LlamaIndex vs. DSPy: LlamaIndex focuses on retrieval-augmented generation and connects LLMs to documents. DSPy can incorporate retrieval as well, including retrievers such as ColBERTv2, and then optimize how question answering is structured for a chosen metric and model.
Hard-coded prompts become a bottleneck as systems grow. DSPy treats prompts like code: abstract them, version them, and compile them. The conceptual shift mirrors database development, where we declare what we want and a planner figures out the “how” behind it. As DSPy programs are Python modules with clear signatures, they are easier to read, review, and extend than a tangle of prompt strings. A new team member can understand a ClassifySentiment signature at a glance.
In case studies on math (GSM8K) and multi-hop question answering (HotpotQA), a few lines of DSPy, after several minutes of compilation, outperformed standard few-shot prompting. It did this by more than 25% on GPT-3.5 and about 65% on Llama-2-13B, outperforming expert-written prompt pipelines by 5% to 46% (GPT-3.5) and 16% to 40% (Llama-2-13B).
DSPy is especially helpful when we:
Build multi-step tasks or require structured outputs, and want to avoid writing custom prompts for each step.
Have, or can create, evaluation data or metrics so that prompts can improve automatically.
Value maintainability and iteration speed, including the ability to swap models or strategies and recompile.
Want to reduce prompt fragility when moving between models.

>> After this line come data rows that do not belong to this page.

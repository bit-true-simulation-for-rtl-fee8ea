// dm_coarse_freq: delay-and-multiply coarse frequency offset estimator and
// corrector, with run-time bit masks on its operands.
//
// The block receives one packet of complex baseband samples (SPS samples per
// symbol), stores it, estimates the carrier frequency offset from the
// preamble and sends the whole packet out again with the offset removed.
//
// How it works:
//   1. LOAD: every sample is written to the packet buffer.  For the first
//      ACC_LEN sample pairs the block accumulates
//          acc += current * conj(last)
//      whose argument is the phase advance of the carrier per sample.
//   2. ATAN: a vectoring CORDIC returns arg(acc).
//   3. The offset in sample-rate units is fsError = (SPS / 2pi) * arg(acc);
//      the correction rotates by -(2pi / SPS) * fsError per sample.
//   4. OUT/ROT: a fix vector starts at 1 + j0.  Each buffered sample is
//      multiplied by it and sent out, and the rotation-mode CORDIC turns the
//      fix vector one step further to give the fix vector of the next sample.
// Eight operands are limited by masks, in the document's order:
//   masks[0] currentSample  masks[1] lastSample  masks[2] accumSample
//   masks[3] fsError        masks[4] input       masks[5] output
//   masks[6] xFix           masks[7] yFix
// followed by the rotate CORDIC [x, y, z] in masks[10:8] and the arctangent
// CORDIC [x, y, z] in masks[13:11].
//
// The algorithm, the 14 masked signals, the FFT-free arctangent CORDIC and
// the recursively rotated fix vector follow the document, as does ACC_LEN =
// 12 samples per symbol times SPS.  The buffer depth, the handshakes and the
// reset of the estimate at every packet are this design's choices.
//
// Interface: valid/ready/last streams in and out; `clear` drops a packet
// being loaded.  Timing: one sample per cycle while loading, ITER + 2
// cycles for the arctangent after the last input, then one output sample
// every ITER + 4 cycles (the rotate CORDIC runs between outputs).
// Samples beyond MAX_SAMPLES are accepted but not stored.
module dm_coarse_freq
  import fxp_pkg::*;
#(
  parameter int W           = 24,
  parameter int FWL         = 16,
  parameter int SPS         = 4,
  parameter int ACC_LEN     = 12 * SPS,
  parameter int MAX_SAMPLES = 512,
  parameter int ITER        = 16
) (
  input  logic                 clk,
  input  logic                 rst_n,
  input  logic                 clear,
  input  mask_t [13:0]         masks,
  input  logic                 in_valid,
  output logic                 in_ready,
  input  logic signed [W-1:0]  in_re,
  input  logic signed [W-1:0]  in_im,
  input  logic                 in_last,
  output logic                 out_valid,
  input  logic                 out_ready,
  output logic signed [W-1:0]  out_re,
  output logic signed [W-1:0]  out_im,
  output logic                 out_last,
  output logic                 busy,
  output logic signed [W-1:0]  fs_error   // last offset estimate, fsError
);
  localparam int AW = $clog2(MAX_SAMPLES);
  localparam int CW = AW + 1;
  localparam logic signed [W-1:0] ONE     = W'(real_q(1.0, FWL));
  localparam logic signed [W-1:0] C_FSERR = W'(real_q(real'(SPS) / (2.0 * PI), FWL));
  localparam logic signed [W-1:0] C_ROT   = W'(real_q(2.0 * PI / real'(SPS), FWL));

  function automatic logic signed [W-1:0] fmul(logic signed [W-1:0] a, logic signed [W-1:0] b);
    logic signed [2*W-1:0] p;
    p = a * b;
    return W'(p >>> FWL);
  endfunction

  function automatic logic signed [W-1:0] lim(logic signed [W-1:0] v, mask_t n);
    logic [W-1:0] m;
    for (int b = 0; b < W; b++) m[b] = !((b < FWL) && (b < int'(n)));
    return v & m;
  endfunction

  typedef enum logic [2:0] {LOAD, ATAN, ATAN_WAIT, FSERR, OUT, ROT, ROT_WAIT} state_t;
  state_t state;

  logic [W-1:0]        mem_re [MAX_SAMPLES];
  logic [W-1:0]        mem_im [MAX_SAMPLES];
  logic [CW-1:0]       cnt, oidx;
  logic signed [W-1:0] last_re, last_im, acc_re, acc_im;
  logic signed [W-1:0] fix_re, fix_im, rot_z, fserr;

  // ---- accumulation of current * conj(last) ----------------------------
  logic signed [W-1:0] cur_re_l, cur_im_l, last_re_l, last_im_l, acc_re_n, acc_im_n;
  always_comb begin
    cur_re_l  = lim(in_re,   masks[0]);
    cur_im_l  = lim(in_im,   masks[0]);
    last_re_l = lim(last_re, masks[1]);
    last_im_l = lim(last_im, masks[1]);
    acc_re_n  = lim(acc_re + fmul(cur_re_l, last_re_l) + fmul(cur_im_l, last_im_l), masks[2]);
    acc_im_n  = lim(acc_im + fmul(cur_im_l, last_re_l) - fmul(cur_re_l, last_im_l), masks[2]);
  end

  // ---- arctangent CORDIC ------------------------------------------------
  logic atan_in_ready, atan_out_valid;
  logic signed [W-1:0] atan_z;
  cordic_atan #(.W(W), .FWL(FWL), .ITER(ITER)) u_atan (
    .clk, .rst_n,
    .in_valid (state == ATAN), .in_ready (atan_in_ready),
    .x_in (acc_re), .y_in (acc_im),
    .mask_x (masks[11]), .mask_y (masks[12]), .mask_z (masks[13]),
    .out_valid (atan_out_valid), .out_ready (state == ATAN_WAIT),
    .z_out (atan_z)
  );

  // ---- rotation CORDIC for the fix vector ------------------------------
  logic rot_in_ready, rot_out_valid;
  logic signed [W-1:0] rot_x, rot_y;
  cordic_rotate #(.W(W), .FWL(FWL), .ITER(ITER)) u_rot (
    .clk, .rst_n,
    .in_valid (state == ROT), .in_ready (rot_in_ready),
    .x_in (fix_re), .y_in (fix_im), .z_in (rot_z),
    .mask_x (masks[8]), .mask_y (masks[9]), .mask_z (masks[10]),
    .out_valid (rot_out_valid), .out_ready (state == ROT_WAIT),
    .x_out (rot_x), .y_out (rot_y)
  );

  // ---- correction of one buffered sample --------------------------------
  logic signed [W-1:0] rd_re, rd_im, fsr_n;
  assign rd_re = lim(mem_re[oidx[AW-1:0]], masks[4]);
  assign rd_im = lim(mem_im[oidx[AW-1:0]], masks[4]);
  assign out_re = lim(fmul(rd_re, fix_re) - fmul(rd_im, fix_im), masks[5]);
  assign out_im = lim(fmul(rd_re, fix_im) + fmul(rd_im, fix_re), masks[5]);
  assign fsr_n  = lim(fmul(atan_z, C_FSERR), masks[3]);

  always_ff @(posedge clk)
    if (state == LOAD && in_valid && int'(cnt) < MAX_SAMPLES) begin
      mem_re[cnt[AW-1:0]] <= in_re;
      mem_im[cnt[AW-1:0]] <= in_im;
    end

  always_ff @(posedge clk or negedge rst_n) begin
    if (!rst_n) begin
      state <= LOAD;
      cnt <= '0; oidx <= '0;
      last_re <= '0; last_im <= '0; acc_re <= '0; acc_im <= '0;
      fix_re <= '0; fix_im <= '0; rot_z <= '0; fserr <= '0;
    end else if (clear) begin
      state <= LOAD;
      cnt <= '0; oidx <= '0; acc_re <= '0; acc_im <= '0;
    end else begin
      case (state)
        LOAD: if (in_valid) begin
          if (int'(cnt) < MAX_SAMPLES) cnt <= cnt + 1'b1;
          last_re <= in_re;
          last_im <= in_im;
          if (cnt != '0 && int'(cnt) <= ACC_LEN) begin
            acc_re <= acc_re_n;
            acc_im <= acc_im_n;
          end
          if (in_last) state <= ATAN;
        end
        ATAN:      if (atan_in_ready) state <= ATAN_WAIT;
        ATAN_WAIT: if (atan_out_valid) begin
          fserr <= fsr_n;
          state <= FSERR;
        end
        FSERR: begin
          rot_z  <= -fmul(fserr, C_ROT);
          fix_re <= lim(ONE, masks[6]);
          fix_im <= '0;
          oidx   <= '0;
          state  <= OUT;
        end
        OUT: if (out_ready) begin
          if (oidx + 1'b1 >= cnt) begin
            state  <= LOAD;
            cnt    <= '0;
            acc_re <= '0;
            acc_im <= '0;
          end else begin
            oidx  <= oidx + 1'b1;
            state <= ROT;
          end
        end
        ROT:      if (rot_in_ready) state <= ROT_WAIT;
        ROT_WAIT: if (rot_out_valid) begin
          fix_re <= lim(rot_x, masks[6]);
          fix_im <= lim(rot_y, masks[7]);
          state  <= OUT;
        end
        default: state <= LOAD;
      endcase
    end
  end

  assign in_ready  = (state == LOAD);
  assign out_valid = (state == OUT);
  assign out_last  = (oidx + 1'b1 >= cnt);
  assign busy      = (state != LOAD) || (cnt != '0);
  assign fs_error  = fserr;
endmodule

If the use case is extremely simple (a one-off API query with no structure or optimization), a direct call may suffice. However, as soon as we find ourselves writing complex logic around prompts or maintaining a system long term, DSPy is worth considering.
DSPy raises the abstraction of working with LLMs so that we can write code, and not essays to direct the model. With signatures, modules, optimizers, and compilation, it turns prompt engineering into a standard software task. Beginners can accomplish real tasks with a few lines of code, and experts can let algorithms tune prompts and, where supported, model weights. In short, DSPy’s declarative design and self-improving capabilities make solutions more robust and easier to optimize. It bridges the flexibility of prompting and the rigor of programming.